Erkeklerin cep telefonlarını pantolonlarının ön ceplerinde tutulmaları testislerde ısı artışı ve zararlı elektromanyetik radyasyon maruziyeti meydana gelir. Spermlerin kaliteli ve yeterli üretilmesi için testislerin vücut sıcaklığından 2 derece daha serin olması ve zararlı elektromanyetik radyasyondan korunması gerekir.
Cep telefonlarından yayılan ve sürekli maruz kalınan dalgalarının yarattığı radyasyon, sperm kalitesini bozarak testosteron üreten leydig hücrelerinin DNA’sını olumsuz etkileyebilir. Bu nedenle cep telefonlarının testislere yakın bölgelerde tutulmaması gerekir.
Her ne kadar gebelik sırasında fazla cep telefonu maruziyetinin embriyolarda gelişim geriliği ve hatta düşük ile sonlanabileceğine dair veriler mevcutsa da, cep telefonlarının erkek bebeklerin genital organlarının gelişimi üzerindeki etkileri henüz net değil.
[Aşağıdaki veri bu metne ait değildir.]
// noc_pkg: types and constants shared by the logic-layer network-on-chip.
//
// The platform is a 2D mesh of 5-port wormhole routers with two virtual
// channels per input port (VC 0 carries requests, VC 1 carries responses) and
// 32-bit flits. Each node has a network interface that turns AXI transactions
// of a processor (master) and of a stacked-DRAM controller (slave) into
// packets. The mesh size, flit width, VC count, VC buffer depth (5 flits),
// NI queue depth (8 x 32 bit), reorder buffer (48 words = 6 bursts of 8) and
// the 128 MB rank per node follow the reference configuration. The header
// layout, the AXI channel subset and the widths of ID, sequence and length
// fields are choices of this design.
//
// Packet formats (one flit = 32 bits of payload plus head/tail/VC sideband):
//   read  request : header, address                       (2 flits)
//   write request : header, address, len+1 data words
//   read  response: header, len+1 data words
//   write response: header only (head and tail in the same flit)
//
// Lint: a module that uses only some of these constants is reported for the
// ones it leaves unused; they are shared definitions, not dead logic.
package noc_pkg;

  // Mesh and router
  parameter int unsigned XW        = 2;   // bits of an X coordinate (mesh up to 4 wide)
  parameter int unsigned YW        = 2;   // bits of a Y coordinate (mesh up to 4 high)
  parameter int unsigned FLIT_W    = 32;  // flit payload width
  parameter int unsigned NUM_VC    = 2;   // virtual channels per input port
  parameter int unsigned VC_DEPTH  = 5;   // flits per VC buffer
  parameter int unsigned NUM_PORTS = 5;   // N, E, S, W, Local

  // AXI subset
  parameter int unsigned ID_W      = 4;
  parameter int unsigned ADDR_W    = 32;
  parameter int unsigned DATA_W    = 32;
  parameter int unsigned LEN_W     = 4;   // AXI3 burst length field (beats - 1)
  parameter int unsigned MAX_BURST = 8;   // longest burst carried by the network

  // Network interface
  parameter int unsigned SEQ_W       = 4;  // per-ID sequence number
  parameter int unsigned NI_Q_DEPTH  = 8;  // every NI queue is 8 x 32 bit
  parameter int unsigned ROB_SLOTS   = 6;  // reorder buffer: 6 outstanding bursts
  parameter int unsigned RANK_BITS   = 27; // 128 MB of stacked DRAM per node

  typedef enum logic [2:0] {
    P_NORTH = 3'd0,
    P_EAST  = 3'd1,
    P_SOUTH = 3'd2,
    P_WEST  = 3'd3,
    P_LOCAL = 3'd4
  } port_e;

  typedef enum logic [1:0] {
    PK_RD_REQ  = 2'b00,
    PK_WR_REQ  = 2'b01,
    PK_RD_RESP = 2'b10,
    PK_WR_RESP = 2'b11
  } pkt_kind_e;

  // VC of a packet kind: the MSB of the kind (request 0, response 1).
  localparam logic VC_REQ  = 1'b0;
  localparam logic VC_RESP = 1'b1;

  typedef struct packed {
    pkt_kind_e        kind;   // [31:30]
    logic [XW-1:0]    dst_x;  // [29:28]
    logic [YW-1:0]    dst_y;  // [27:26]
    logic [XW-1:0]    src_x;  // [25:24]
    logic [YW-1:0]    src_y;  // [23:22]
    logic [ID_W-1:0]  id;     // [21:18]
    logic [SEQ_W-1:0] seq;    // [17:14]
    logic [LEN_W-1:0] len;    // [13:10]
    logic [7:0]       rsvd;   // [9:2]
    logic [1:0]       resp;   // [1:0] AXI response of a write response
  } header_t;

  typedef struct packed {
    logic              head;
    logic              tail;
    logic              vc;
    logic [FLIT_W-1:0] data;
  } flit_t;

  // AXI channels (valid/ready travel beside them)
  typedef struct packed {
    logic [ID_W-1:0]   id;
    logic [ADDR_W-1:0] addr;
    logic [LEN_W-1:0]  len;
  } axi_ax_t;

  typedef struct packed {
    logic [DATA_W-1:0] data;
    logic              last;
  } axi_w_t;

  typedef struct packed {
    logic [ID_W-1:0]   id;
    logic [DATA_W-1:0] data;
    logic              last;
  } axi_r_t;

  typedef struct packed {
    logic [ID_W-1:0] id;
    logic [1:0]      resp;
  } axi_b_t;

  // What the memory side keeps about a request until its response leaves.
  typedef struct packed {
    logic [XW-1:0]    src_x;
    logic [YW-1:0]    src_y;
    logic [ID_W-1:0]  id;
    logic [SEQ_W-1:0] seq;
    logic [LEN_W-1:0] len;
  } req_info_t;

endpackage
Ancak büyüme sırasında hızla bölünen hücrelerin DNA yapılarında kırılmalara yol açabilen cep telefonu dalgalarının, anne karnındaki erkek bebeklerde testis ve penis gelişimini bozarak ileriki yaşamda penis kısalığı veya kısırlık gibi sorunlara yol açabilmeleri muhtemel. Bu nedenle gebelerin cep telefonu kullanımını kısıtlamaları öneriliyor.
Tüm bu nedenlerden dolayı üreme sağlığımız için yaşam koşullarımızın yeniden sağlıklı hale getirmek her zamankinden daha fazla önem taşıyor. Doğal ve sağlıklı ürünlerle beslenmek, mümkün olduğunca doğada zaman geçirmek, sigara ve kimyasallardan uzak durmak ilk başta uygulanabilecek basit önlemler arasında yer alıyor. Daha kalıcı çözümler için ise tüm dünyadaki sağlık otoritelerinin bir an önce harekete geçmesi gerekiyor.